On 298, Alberta repeats the canard (it is, Tim) that national Democrats generally support “abortion on demand.” Once again, he either knows better or decided not to know better.

Many, many Democrats in the House and Senate supported the Hyde Amendment, barring Medicaid funding of abortions, from when Henry Hyde first wrote it. That includes our current president, Joe Biden, while in the Senate.

Related and connected? Biden, as well as Clinton and Obama, failed to ask Congress as the start of their respective administrations, when Democrats controlled both houses, for legislation offering any federal protections for any portion of Roe that could be federally protected. Alberta knows that, too.

Also, at one point in the book, Alberta seems to treat with a half-sneer the idea in the Shrub Bush administration of looking for “moderate Muslims.” If he didn’t mean that, then, he needs to be more careful in how he describes Muslims in America.

Finally, in a BIG old issue that Alberta totally ignores? And that’s of new relevance since Oct. 7, 2023? At least on paper, the mainline Lutheranism of my youth still doesn’t cut blank checks to Israel. This, and apocalyptic thought in general, and how it fuels and festers fear, is an issue for both political coverage and the intersection of religion and politics.
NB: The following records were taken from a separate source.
// bs_caddsub: complex bit-slice add/subtract s = a +/- b, or a +/- j*b.
// One bit-slice adder or subtractor per real part, chosen by SUB_RE / SUB_IM;
// SWAP_B crosses b's parts so that
//   a + b    : SUB_RE=0 SUB_IM=0 SWAP_B=0     a - b    : SUB_RE=1 SUB_IM=1 SWAP_B=0
//   a - j*b  : SUB_RE=0 SUB_IM=1 SWAP_B=1     a + j*b  : SUB_RE=1 SUB_IM=0 SWAP_B=1
// Multiplying by -j or j is therefore only wiring. Latency 1 clock.
// This is a helper of this design, grouping the adders and subtractors
// the source design's cells use.
module bs_caddsub
  import fft_pkg::*;
#(
  parameter bit SUB_RE = 1'b0,
  parameter bit SUB_IM = 1'b0,
  parameter bit SWAP_B = 1'b0
) (
  input  logic  clk,
  input  logic  rst_n,
  input  cdig_t a,
  input  cdig_t b,
  input  tag_t  tag_i,
  output cdig_t s,
  output tag_t  tag_o
);

  dig_t b_re, b_im;
  tag_t tag_im;

  assign b_re = SWAP_B ? b.im : b.re;
  assign b_im = SWAP_B ? b.re : b.im;

  if (SUB_RE) begin : g_re_sub
    bs_subtractor u_re (.clk, .rst_n, .a(a.re), .b(b_re), .tag_i, .s(s.re), .tag_o(tag_o));
  end else begin : g_re_add
    bs_adder      u_re (.clk, .rst_n, .a(a.re), .b(b_re), .tag_i, .s(s.re), .tag_o(tag_o));
  end

  if (SUB_IM) begin : g_im_sub
    bs_subtractor u_im (.clk, .rst_n, .a(a.im), .b(b_im), .tag_i, .s(s.im), .tag_o(tag_im));
  end else begin : g_im_add
    bs_adder      u_im (.clk, .rst_n, .a(a.im), .b(b_im), .tag_i, .s(s.im), .tag_o(tag_im));
  end

endmodule
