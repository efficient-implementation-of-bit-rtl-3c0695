// bs_cmult: complex bit-slice multiplier p = a * w, built from four bit-slice
// multipliers, one bit-slice subtractor and one bit-slice adder:
//   p.re = (a.re*w.re) - (a.im*w.im),   p.im = (a.re*w.im) + (a.im*w.re)
// where each real product is truncated to W bits by bs_mult before the
// addition. w is a whole complex twiddle word, sampled with a's last slice.
// Latency LAT_CMUL = NDIG + 1 clocks.
// Four real multipliers per complex multiplication follow the source design.
module bs_cmult
  import fft_pkg::*;
(
  input  logic   clk,
  input  logic   rst_n,
  input  cdig_t  a,
  input  cword_t w,
  input  tag_t   tag_i,
  output cdig_t  p,
  output tag_t   tag_o
);

  dig_t rr, ii, ri, ir;
  tag_t t_rr, t_ii, t_ri, t_ir, t_im;

  bs_mult u_rr (.clk, .rst_n, .a(a.re), .w(w.re), .tag_i, .p(rr), .tag_o(t_rr));
  bs_mult u_ii (.clk, .rst_n, .a(a.im), .w(w.im), .tag_i, .p(ii), .tag_o(t_ii));
  bs_mult u_ri (.clk, .rst_n, .a(a.re), .w(w.im), .tag_i, .p(ri), .tag_o(t_ri));
  bs_mult u_ir (.clk, .rst_n, .a(a.im), .w(w.re), .tag_i, .p(ir), .tag_o(t_ir));

  bs_subtractor u_re (.clk, .rst_n, .a(rr), .b(ii), .tag_i(t_rr), .s(p.re), .tag_o(tag_o));
  bs_adder      u_im (.clk, .rst_n, .a(ri), .b(ir), .tag_i(t_rr), .s(p.im), .tag_o(t_im));

endmodule
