// twiddle_block: multiplies the output of the first butterfly block by the
// 64-point twiddle factors. For slice i (i = 0..7 in frame order) point k is
// multiplied by W64^(i*k) = exp(-j*2*pi*i*k/64). The slice number is counted
// from the tags: it restarts at 0 on the word flagged sof and steps at every
// following lsd. The twiddle words come from a constant table built at
// elaboration (8 x 8 entries, 4-bit parts with TWF fraction bits, rounded).
// Eight complex bit-slice multipliers; latency LAT_TW = LAT_CMUL clocks.
// The block itself follows the source design, which only names it; its
// contents and the twiddle format are this design's choices.
module twiddle_block
  import fft_pkg::*;
(
  input  logic  clk,
  input  logic  rst_n,
  input  cdig_t x [R],
  input  tag_t  tag_i,
  output cdig_t y [R],
  output tag_t  tag_o
);

  localparam int SW = $clog2(R);

  function automatic cword_t tw_entry(int i, int k);
    return tw64(i * k);
  endfunction

  logic [SW-1:0] slice_q, slice;
  tag_t          t_mul [R];

  always_comb begin
    if (tag_i.sof)      slice = '0;
    else if (tag_i.lsd) slice = slice_q + 1'b1;
    else                slice = slice_q;
  end

  always_ff @(posedge clk or negedge rst_n)
    if (!rst_n)           slice_q <= '0;
    else if (tag_i.valid) slice_q <= slice;

  for (genvar k = 0; k < R; k++) begin : g_mul
    cword_t w;
    always_comb begin
      w = tw_entry(0, k);
      for (int i = 0; i < R; i++)
        if (slice == SW'(i)) w = tw_entry(i, k);
    end
    bs_cmult u_cm (.clk, .rst_n, .a(x[k]), .w(w), .tag_i, .p(y[k]), .tag_o(t_mul[k]));
  end

  assign tag_o = t_mul[0];

endmodule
Related? As I said in 2018 (maybe he’s gotten better) Alberta is not a smart / informed political writer, to put it politely, or he’s … well, he’s the same word as he is on Democrats and abortion, to put it somewhat less politely, or an l-word, to put it totally unpolitely, about Beto O’Rourke’s political stances. I interviewed Beto, per the background to that link, and during the 2018 Senate campaign general election race, not the Dem primary. Beto talked about "access for all," and said single payer was "one way to get there," but contra Alberta, that's not single payer. Period. He refused to cosponsor John Conyers' HR 676 in the House. And, he said he didn't like Sanders' similar bill in the Senate. Now, Alberta wasn't alone in drinking the Kool-Aid; so, too, for reasons of her own, did his primary opponent, Sema Hernandez. That still doesn't excuse Alberta.

==

Finally, sidebar observations. One two-star reviewer needs to actually read Alberta with an open mind rather than chastise. She won’t recognize herself in the mirror (nor allow comments). Another in the same vein.
And another:

The craptacular one-star review is by an apparent Gnu Atheist.